About this exercise:
Your job is to return every line in the data holding the string "coefficient".

*** Record extracts ***

// dct1d_32: configurable 32-point 1D HEVC integer DCT core.
//
// Every cycle it computes one output frequency k of either one 32-point DCT
// or of 2, 4, 8 or 16 independent 16-, 8-, 4- or 2-point DCTs laid side by
// side over the 32 inputs (se = 0..4). Input j belongs to sub-transform
// s = j >> log2N at position n = j mod N. A coefficient decoder turns (se, k, j)
// into the HEVC coefficient and its cell selects for Block j (csa_block);
// the 32 products enter the adder tree, whose level log2N gives the 32/N
// results. Levels of the tree other than log2N are meaningless for the
// chosen se. lvl is a fixed 5 x 16 array: entries s >= 32 >> L of level L
// do not exist in the tree and are constant zero.
//
// Timing: x, se and k are taken every cycle; the products are registered and
// the tree sums are registered, so lvl shows the result two cycles after the
// inputs (throughput one k per cycle). The Blocks and adder tree follow the
// document; the one-frequency-per-cycle schedule and the two pipeline
// registers are this design's own.
module dct1d_32
  import dct_pkg::*;
#(
  parameter int unsigned IN_W = CORE_IW
) (
  input  logic                   clk,
  input  logic signed [IN_W-1:0] x   [32],
  input  se_t                    se,
  input  logic [4:0]             k,
  output sum_t                   lvl [5][16]
);
  localparam int unsigned PW = IN_W + COEF_W;

  logic [14:0]           sels [32];
  logic                  cneg [32];
  logic signed [PW-1:0]  prod [32];
  logic signed [PW-1:0]  prod_q [32];
  logic signed [PW+4:0]  tree [5][16];

  // coefficient decoder
  always_comb begin
    int unsigned l2n, n;
    int c;
    l2n = se_log2n(se);
    for (int j = 0; j < 32; j++) begin
      n = j % (1 << l2n);
      c = hevc_coef(l2n, int'(k) % (1 << l2n), n);
      cneg[j] = (c < 0);
      sels[j] = cell_sels((c < 0) ? -c : c);
    end
  end

  for (genvar j = 0; j < 32; j++) begin : g_blk
    csa_block #(.IN_W(IN_W)) u_blk (.x(x[j]), .sels(sels[j]), .coef_neg(cneg[j]), .p(prod[j]));
  end

  always_ff @(posedge clk) prod_q <= prod;

  adder_tree32 #(.P_W(PW)) u_tree (.p(prod_q), .lvl(tree));

  always_ff @(posedge clk)
    for (int l = 0; l < 5; l++)
      for (int s = 0; s < 16; s++) lvl[l][s] <= SUM_W'(tree[l][s]);
endmodule
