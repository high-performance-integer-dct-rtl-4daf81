// dct1d_32_tb: the 1D core in all five modes. Each cycle a random 32-sample
// vector and frequency k are applied; two cycles later the tree level log2N
// must hold sum_n C_N[k][n] * x[s*N+n] for every sub-transform s. Also checks
// the two-cycle latency by comparing against the inputs of two cycles
// before.
module dct1d_32_tb;
  timeunit 1ns; timeprecision 1ps;
  import dct_pkg::*;
  import dct_ref_pkg::*;

  logic               clk = 0;
  logic signed [15:0] x [32];
  se_t                se;
  logic [4:0]         k;
  sum_t               lvl [5][16];
  int checks = 0, failures = 0;
  int cyc = 0;

  // inputs of earlier cycles for the latency check
  logic signed [15:0] xh [3][32];
  int                 seh [3], kh [3];

  dct1d_32 dut (.clk(clk), .x(x), .se(se), .k(k), .lvl(lvl));

  always #5 clk = ~clk;

  initial begin
    for (int j = 0; j < 32; j++) x[j] = '0;
    se = '0;
    k  = '0;
    for (int t = 0; t < 600; t++) begin
      @(negedge clk);
      // check the result of the inputs applied two cycles ago
      if (t >= 2) begin
        int l2n, n;
        l2n = 5 - seh[1];
        n = 1 << l2n;
        for (int s = 0; s < 32 / n; s++) begin
          longint e;
          e = 0;
          for (int i = 0; i < n; i++) e += longint'(ref_coef(l2n, kh[1], i)) * xh[1][s * n + i];
          checks++;
          if (longint'(lvl[l2n-1][s]) != e) begin
            failures++;
            if (failures < 10) $display("t=%0d N=%0d k=%0d s=%0d got=%0d exp=%0d", t, n, kh[1], s, lvl[l2n-1][s], e);
          end
        end
      end
      // new inputs: mostly 9-bit residuals, sometimes full 16-bit
      se = 3'($urandom_range(0, 4));
      k  = 5'($urandom_range(0, (32 >> se) - 1));
      for (int j = 0; j < 32; j++)
        x[j] = (t % 5 == 0) ? 16'($urandom) : 16'($signed(9'($urandom)));
      xh[1] = xh[0];
      seh[1] = seh[0];
      kh[1] = kh[0];
      xh[0] = x;
      seh[0] = int'(se);
      kh[0] = int'(k);
    end
    $display("TB_RESULT checks=%0d failures=%0d", checks, failures);
    $finish;
  end

  initial begin
    #100000;
    failures++;
    $display("TB_RESULT checks=%0d failures=%0d", checks, failures);
    $finish;
  end
endmodule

*** End of Record extracts ***

Output of the exercise:
// s = j >> log2N at position n = j mod N. A coefficient decoder turns (se, k, j)
// into the HEVC coefficient and its cell selects for Block j (csa_block);
  // coefficient decoder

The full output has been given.